## [Try it]
Where a line holds the word "negedge", copy it from the records.
-- Supplied data follows --
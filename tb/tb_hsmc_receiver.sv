// Testbench for hsmc_receiver: the converter-board model sends training
// words and then a counter over two skewed LVDS lanes; a processor model
// sends commands through the command FIFO and reads results back.
// Checks: the link aligns and the state machine leaves initialization; a
// status command answers with a status word; three reads of 15 words return
// consecutive counter values starting at the first data word; the receive
// buffer overflows while nobody reads and the drops show in the status; a
// reset command clears the counters.
module tb_hsmc_receiver;
  import pet_daq_pkg::*;
  localparam int DW = 64;
  localparam logic [15:0] START = 16'h0100;
  logic clk = 0, ser_clk = 0, rst_n = 0;
  logic [1:0] lanes;
  logic cmd_write = 0, out_read = 0, csr_sel = 0, csr_read = 0;
  logic [DW-1:0] cmd_writedata = '0, out_readdata;
  logic out_readdatavalid, link_locked;
  logic [1:0] csr_address = '0;
  logic [31:0] csr_readdata;
  logic [15:0] n_slip;
  hsmc_state_e state;
  int n_sent, checks = 0, failures = 0;
  logic [DW-1:0] got[$];

  hsmc_adc_emulator #(.TRAIN_WORDS(32), .SKEW(3), .START(START)) u_tx (.ser_clk, .rst_n, .lanes, .n_sent);
  hsmc_receiver #(.DATA_W(DW)) dut (.*);
  always #5 clk = ~clk;
  always #1 ser_clk = ~ser_clk;

  task automatic check(input bit ok, input string msg);
    checks++;
    if (!ok) begin failures++; $display("FAIL: %s", msg); end
  endtask
  task automatic send_cmd(input logic [DW-1:0] c);
    @(negedge clk); cmd_write = 1; cmd_writedata = c;
    @(negedge clk); cmd_write = 0;
  endtask
  task automatic csr(input logic s, input logic [1:0] a, output logic [31:0] v);
    @(negedge clk); csr_read = 1; csr_sel = s; csr_address = a;
    @(negedge clk); csr_read = 0; v = csr_readdata;
  endtask
  // read everything the output FIFO holds, n words expected
  task automatic collect(input int n);
    logic [31:0] v;
    int guard = 0;
    while (got.size() < n && guard < 200) begin
      csr(1'b1, 2'd0, v);
      for (int i = 0; i < int'(v); i++) begin
        @(negedge clk); out_read = 1;
      end
      @(negedge clk); out_read = 0;
      @(negedge clk);
      guard++;
    end
  endtask
  always @(posedge clk) if (rst_n && out_readdatavalid) got.push_back(out_readdata);

  initial begin
    logic [31:0] v;
    repeat (3) @(negedge clk);
    rst_n = 1;
    wait (state == S_READY);
    check(link_locked, "link locked before ready");
    check(n_slip > 0, "bit slips were needed");
    send_cmd({OP_STATUS, 60'd0});
    collect(1);
    check(got.size() == 1 && got[0][63:60] == TAG_STATUS && got[0][0], "status word");
    got.delete();
    for (int r = 0; r < 3; r++) send_cmd({OP_READ, 44'd0, 16'd15});
    collect(45);
    check(got.size() == 45, $sformatf("45 words returned (%0d)", got.size()));
    for (int i = 0; i < 30 && i < got.size(); i++)
      check(got[i] == {TAG_DATA, 44'd0, 16'(START + i)}, $sformatf("word %0d = %h", i, got[i][15:0]));
    for (int i = 1; i < got.size(); i++)
      check(got[i][15:0] > got[i-1][15:0], "values increase");
    got.delete();
    repeat (200) @(negedge clk);   // nobody reads: the receive buffer fills up
    send_cmd({OP_STATUS, 60'd0});
    collect(1);
    check(got.size() == 1 && got[0][27:12] > 0, "receive-buffer drops reported");
    check(got[0][43:28] == 16'd45 && got[0][59:44] == 16'd4, "words and commands counted");
    got.delete();
    send_cmd({OP_RESET, 60'd0});
    send_cmd({OP_STATUS, 60'd0});
    collect(1);
    check(got.size() == 1 && got[0][43:28] == 0 && got[0][59:44] == 0, "reset clears counters");
    csr(1'b0, 2'd1, v); check(v[0] && !v[2], "command FIFO empty, no overflow");
    $display("TB_RESULT checks=%0d failures=%0d", checks, failures);
    $finish;
  end
  initial begin
    repeat (20000) @(posedge clk);
    failures++;
    $display("watchdog expired");
    $display("TB_RESULT checks=%0d failures=%0d", checks, failures);
    $finish;
  end
endmodule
-- Supplied data concluded --
## [Result of this exercise]
    @(negedge clk); cmd_write = 1; cmd_writedata = c;
    @(negedge clk); cmd_write = 0;
    @(negedge clk); csr_read = 1; csr_sel = s; csr_address = a;
    @(negedge clk); csr_read = 0; v = csr_readdata;
        @(negedge clk); out_read = 1;
      @(negedge clk); out_read = 0;
      @(negedge clk);
    repeat (3) @(negedge clk);
    repeat (200) @(negedge clk);   // nobody reads: the receive buffer fills up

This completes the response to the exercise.